如何根据时间戳列制作时间跨度列?
How to make a timespan column based on a time stamp column?
我有一个数据表,其中第 1 列为时间戳,第 2 列为事件。时间戳的格式为 Y-m-d H:M:OS3(例如 "2019-09-26 07:29:22,778")。
我想添加一个新列,其中包含时间戳 2 与时间戳 1 之间的差异的时间跨度值,然后是 3 与 1 等。
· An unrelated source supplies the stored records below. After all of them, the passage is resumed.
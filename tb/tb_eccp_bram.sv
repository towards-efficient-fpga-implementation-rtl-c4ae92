// tb_eccp_bram -- dual-port block RAM: one-cycle read latency on both ports,
// read-first behaviour, writes from either port visible to the other, port B
// winning a same-address write collision. Random traffic against a model.
module tb_eccp_bram;
  localparam int W = 163;
  logic clk = 0;
  logic a_we, b_we;
  logic [2:0] a_addr, b_addr;
  logic [W-1:0] a_wdata, b_wdata, a_rdata, b_rdata;
  logic [W-1:0] model [8];
  logic [W-1:0] exp_a, exp_b;
  int checks = 0, failures = 0;

  always #5 clk = ~clk;

  eccp_bram #(.W(W), .DEPTH(8)) dut (.clk, .a_we, .a_addr, .a_wdata, .a_rdata,
    .b_we, .b_addr, .b_wdata, .b_rdata);

  initial begin
    repeat (5000) @(posedge clk);
    failures++;
    $display("TB_RESULT checks=%0d failures=%0d", checks, failures);
    $finish;
  end

  function automatic logic [W-1:0] rnd();
    logic [W-1:0] r;
    for (int i = 0; i < W; i += 32) r[i +: 32] = $urandom();
    return r;
  endfunction

  initial begin
    for (int i = 0; i < 8; i++) model[i] = '0;
    a_we = 0; b_we = 0; a_addr = 0; b_addr = 0; a_wdata = '0; b_wdata = '0;
    for (int t = 0; t < 400; t++) begin
      @(negedge clk);
      a_we = $urandom_range(0, 1); b_we = $urandom_range(0, 1);
      a_addr = 3'($urandom_range(0, 7));
      b_addr = (t % 5 == 0) ? a_addr : 3'($urandom_range(0, 7));
      a_wdata = rnd(); b_wdata = rnd();
      exp_a = model[a_addr];
      exp_b = model[b_addr];
      if (a_we) model[a_addr] = a_wdata;
      if (b_we) model[b_addr] = b_wdata;
      @(posedge clk); #1;
      checks += 2;
      if (a_rdata != exp_a) begin failures++; $display("FAIL a t=%0d", t); end
      if (b_rdata != exp_b) begin failures++; $display("FAIL b t=%0d", t); end
    end
    $display("TB_RESULT checks=%0d failures=%0d", checks, failures);
    $finish;
  end
endmodule
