// eccp_ctrl -- control unit of the ECC processor (Montgomery ladder sequencer).
//
// On start it latches the curve coefficient b, reads the scalar k and the base
// point (x, y) from the block RAM, and then runs the Montgomery ladder:
//   LOAD:  (X1,Z1) = (x,1), (X2,Z2) = (x^4 + b, x^2)
//   for i = t-1 downto 0: STEP(k_i)        (t = index of the leading 1 of k)
// on the point addition/doubling unit, one command at a time. The ladder is
// defined for a key whose top bit is 1; this unit finds the leading one of k
// and starts there, so any k > 0 is accepted (the run time then depends on the
// length of k). The conversion unit then turns the result into affine (xk, yk),
// which is written to the block RAM, and done pulses.
// err is raised, and nothing is written, when k = 0 or kP is the point at
// infinity.
//
// Timing (ND = multiplier latency): 4 cycles of RAM reads, 2 for LOAD, then
// 2*ND+2 per key bit (the point unit's 2*ND+1 plus one cycle to issue the next
// command), the conversion, and 3 cycles for the two RAM writes and done. With
// the defaults a key whose leading one is bit t takes 80 + 4t cycles.
//
// The published control unit reads the key and drives the point unit; its
// state machine, the leading-one search and the error exits are this design's own.
module eccp_ctrl
  import eccp_pkg::*;
#(
  parameter int unsigned M = gf_pkg::M163,
  localparam int unsigned IW = $clog2(M)
) (
  input  logic         clk,
  input  logic         rst_n,
  input  logic         start,
  input  logic [M-1:0] curve_b,
  output logic         busy,
  output logic         done,
  output logic         err,
  // block RAM port B
  output logic         ram_we,
  output logic [2:0]   ram_addr,
  output logic [M-1:0] ram_wdata,
  input  logic [M-1:0] ram_rdata,
  // point addition/doubling unit
  output logic         pd_valid,
  output pd_cmd_t      pd_cmd,
  output logic         pd_kbit,
  output logic [M-1:0] px,
  output logic [M-1:0] py,
  output logic [M-1:0] pb,
  input  logic         pd_ready,
  input  logic         pd_done,
  // conversion unit
  output logic         cv_start,
  input  logic         cv_done,
  input  logic [M-1:0] cv_xk,
  input  logic [M-1:0] cv_yk,
  input  logic         cv_inf
);
  typedef enum logic [3:0] {
    S_IDLE, S_RK, S_RX, S_RY, S_LATCH, S_LOAD, S_WLOAD, S_STEP, S_WSTEP,
    S_CONV, S_WCONV, S_WRX, S_WRY
  } state_t;
  state_t state;

  logic [M-1:0]  k_r;
  logic [IW-1:0] i_r;        // bit of k to apply next
  logic [IW-1:0] lead;       // leading one of the word read from RAM
  logic          k_zero;

  // priority encoder: position of the leading one of k
  always_comb begin
    lead   = '0;
    k_zero = (ram_rdata == '0);
    for (int j = 0; j < int'(M); j++) begin
      if (ram_rdata[j]) lead = IW'(j);
    end
  end

  always_ff @(posedge clk or negedge rst_n) begin
    if (!rst_n) begin
      state    <= S_IDLE;
      k_r      <= '0;
      i_r      <= '0;
      px       <= '0;
      py       <= '0;
      pb       <= '0;
      busy     <= 1'b0;
      done     <= 1'b0;
      err      <= 1'b0;
    end else begin
      done <= 1'b0;
      case (state)
        S_IDLE: if (start) begin
          pb    <= curve_b;
          busy  <= 1'b1;
          err   <= 1'b0;
          state <= S_RK;
        end
        S_RK: state <= S_RX;                  // address of k on the RAM
        S_RX: begin                           // k arrives
          k_r   <= ram_rdata;
          i_r   <= lead;
          state <= S_RY;
          if (k_zero) err <= 1'b1;
        end
        S_RY: begin                           // x arrives
          px    <= ram_rdata;
          state <= S_LATCH;
        end
        S_LATCH: begin                        // y arrives
          py <= ram_rdata;
          if (err) begin
            busy  <= 1'b0;
            done  <= 1'b1;
            state <= S_IDLE;
          end else state <= S_LOAD;
        end
        S_LOAD: if (pd_ready) state <= S_WLOAD;
        S_WLOAD: if (pd_done) state <= (i_r == '0) ? S_CONV : S_STEP;
        S_STEP: if (pd_ready) begin
          i_r   <= i_r - 1'b1;
          state <= S_WSTEP;
        end
        S_WSTEP: if (pd_done) state <= (i_r == '0) ? S_CONV : S_STEP;
        S_CONV: state <= S_WCONV;
        S_WCONV: if (cv_done) begin
          if (cv_inf) begin
            err   <= 1'b1;
            busy  <= 1'b0;
            done  <= 1'b1;
            state <= S_IDLE;
          end else state <= S_WRX;
        end
        S_WRX: state <= S_WRY;
        S_WRY: begin
          busy  <= 1'b0;
          done  <= 1'b1;
          state <= S_IDLE;
        end
        default: state <= S_IDLE;
      endcase
    end
  end

  always_comb begin
    ram_we    = 1'b0;
    ram_addr  = A_K;
    ram_wdata = '0;
    pd_valid  = 1'b0;
    pd_cmd    = PD_LOAD;
    pd_kbit   = 1'b0;
    cv_start  = 1'b0;
    case (state)
      S_RK:    ram_addr = A_K;
      S_RX:    ram_addr = A_PX;
      S_RY:    ram_addr = A_PY;
      S_LOAD:  pd_valid = pd_ready;
      S_STEP: begin
        pd_valid = pd_ready;
        pd_cmd   = PD_STEP;
        pd_kbit  = k_r[i_r - 1'b1];
      end
      S_CONV:  cv_start = 1'b1;
      S_WRX: begin ram_we = 1'b1; ram_addr = A_QX; ram_wdata = cv_xk; end
      S_WRY: begin ram_we = 1'b1; ram_addr = A_QY; ram_wdata = cv_yk; end
      default: ;
    endcase
  end
endmodule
例如:
timestamp event diff in sec
2019-09-26 07:29:22,778 X
2019-09-26 07:29:23,918 Y 1.140
2019-09-26 07:29:25,118 Z 2.340
.
.
我们可以使用difftime
library(dplyr)
library(lubridate)
df1 %>%
mutate(timestamp = ymd_hms(timestamp),
diffinsec = cumsum(as.numeric(difftime(timestamp,
lag(timestamp, default = timestamp[1]), unit = 'sec'))))
在base中:
dt1$timediff <- cumsum(c(0, difftime(tail(dt1$timestamp,-1), head(dt1$timestamp,-1))))
或使用data.table:
library(data.table)
dt1[ , timediff := cumsum(c(0, diff(as.numeric(timestamp))))][]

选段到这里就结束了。